Empirical Answers to Outstanding Questions in the Ongoing Debate Over Auer

This study was originally posted at the Yale Journal of Regulations. View it here.

View the study at the Social Science Research Network

This Article provides empirical answers to several pressing questions in the ongoing debate over the Auer doctrine — i.e., controlling judicial deference to an agency’s interpretation of its own regulations.

The study is based on an original dataset of variables attendant to 1,118 agency interpretations across 1,048 published U.S. Courts of Appeals opinions. The dataset includes all federal circuit court decisions that invoked Auer or related cases from 1993 to 2013. In order to allow for a comparative analysis, the author employed simple random sampling to create samples representative of populations of U.S. Courts of Appeals opinions that invoked the other two primary deference principles: controlling Chevron deference to an agency’s interpretation of its own enabling statutes and non-controlling Skidmore respect.

For each interpretation, the author recorded identifying information and whether the government’s interpretation was accepted by the court. Also, each interpretation was put into one of twelve categories of administrative procedure. The results of this study point to a number of significant conclusions.

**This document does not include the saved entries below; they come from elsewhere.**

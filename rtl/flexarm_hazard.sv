// flexarm_hazard - the FlexARM1 data hazard unit.
//
// A value is forwarded to EX from EX/MEM and MEM/WB, so the one read-after-
// write case that forwarding cannot cover is a load in EX whose result one
// of the registers read by the instruction in ID needs: the data exists only
// after MEM. The unit then asks for a one-cycle stall (the control unit holds
// PC and IF/ID and inserts a bubble). R15 is never a load destination here.
// The stall is raised whether or not the load will pass its condition.
// Purely combinational.
module flexarm_hazard (
  input  logic       id_use_rn,
  input  logic [3:0] id_rn,
  input  logic       id_use_rm,
  input  logic [3:0] id_rm,
  input  logic       id_use_rc,
  input  logic [3:0] id_rc,
  input  logic       ex_load,
  input  logic [3:0] ex_rd,
  output logic       stall
);

  always_comb begin
    stall = ex_load && ex_rd != 4'd15 &&
            ((id_use_rn && id_rn == ex_rd) ||
             (id_use_rm && id_rm == ex_rd) ||
             (id_use_rc && id_rc == ex_rd));
  end

endmodule
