// tb_flexarm_hazard - load-use detection: directed cases and random register
// patterns compared with a list-based reference.
module tb_flexarm_hazard;
  logic       urn, urm, urc, ld, stall;
  logic [3:0] rn, rm, rc, rd;
  int checks = 0, failures = 0;

  flexarm_hazard dut (.id_use_rn(urn), .id_rn(rn), .id_use_rm(urm), .id_rm(rm),
                      .id_use_rc(urc), .id_rc(rc), .ex_load(ld), .ex_rd(rd), .stall);

  function automatic bit ref_stall();
    bit hit = 0;
    logic [3:0] regs [3] = '{rn, rm, rc};
    bit uses [3] = '{urn, urm, urc};
    if (!ld || rd == 4'd15) return 0;
    for (int i = 0; i < 3; i++) if (uses[i] && regs[i] == rd) hit = 1;
    return hit;
  endfunction

  task automatic chk(bit exp);
    #1; checks++;
    if (stall !== exp) begin
      failures++;
      if (failures < 10) $display("FAIL ld=%0d rd=%0d rn=%0d/%0d rm=%0d/%0d rc=%0d/%0d -> %0d",
                                  ld, rd, urn, rn, urm, rm, urc, rc, stall);
    end
  endtask

  initial begin
    #100000;
    failures++;
    $display("TB_RESULT checks=%0d failures=%0d", checks, failures);
    $finish;
  end

  initial begin
    // load r3, consumer uses r3 as Rn / Rm / Rs, or not at all
    ld = 1; rd = 3; urn = 1; rn = 3; urm = 0; rm = 3; urc = 0; rc = 3; chk(1);
    urn = 0; urm = 1; chk(1);
    urm = 0; urc = 1; chk(1);
    urc = 0; chk(0);
    ld = 0; urn = 1; chk(0);
    for (int i = 0; i < 2000; i++) begin
      ld = $urandom_range(1); rd = 4'($urandom_range(7));
      urn = $urandom_range(1); urm = $urandom_range(1); urc = $urandom_range(1);
      rn = 4'($urandom_range(7)); rm = 4'($urandom_range(7)); rc = 4'($urandom_range(7));
      chk(ref_stall());
    end
    $display("TB_RESULT checks=%0d failures=%0d", checks, failures);
    $finish;
  end
endmodule
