// leading_one_detector: position of the most significant 1 of x (bit 0 is
// position 0). For x = 0 the result is 0 and zero is raised. A priority scan
// from the LSB up, so the highest set bit wins. Combinational.
module leading_one_detector #(
  parameter int unsigned W  = 24,
  localparam int unsigned PW = $clog2(W)
) (
  input  logic [W-1:0]  x,
  output logic [PW-1:0] pos,
  output logic          zero
);
  always_comb begin
    pos = '0;
    for (int i = 0; i < W; i++) begin
      if (x[i]) pos = PW'(i);
    end
    zero = (x == '0);
  end
endmodule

For starters, the data suggest Auer deference has narrowed in federal circuit courts over the last decade in the wake of a number of Supreme Court decisions, dissents, and concurrences that either substantively constrained or otherwise expressed dissatisfaction with the doctrine. Before 2006, the government’s win rate under Auer was 77 percent; after 2006, its win rate was 71 percent. Whereas the government’s pre-2006 win rate under Auer significantly exceeds its win rate under Chevron deference, the government’s post-2006 win rate under Auer is in line with its Chevron win rate.

A second descriptive result of this study is to demonstrate the breadth of administrative processes associated with Auer deference. For example, there are nearly as many interpretations subject to Auer review resulting from processes carrying the force and effect of law as there are that do not do so.

The final important result of this study is to show that reforming Auer deference would not impose an administrative burden on agencies or the courts, as is argued by defenders of the doctrine’s status quo. Under conservative assumptions, implementing an Auer “Step Zero” would lead to an estimated difference in the federal government's win rate of a single interpretation per U.S. Court of Appeals every eight years across sixty-six administrative agencies.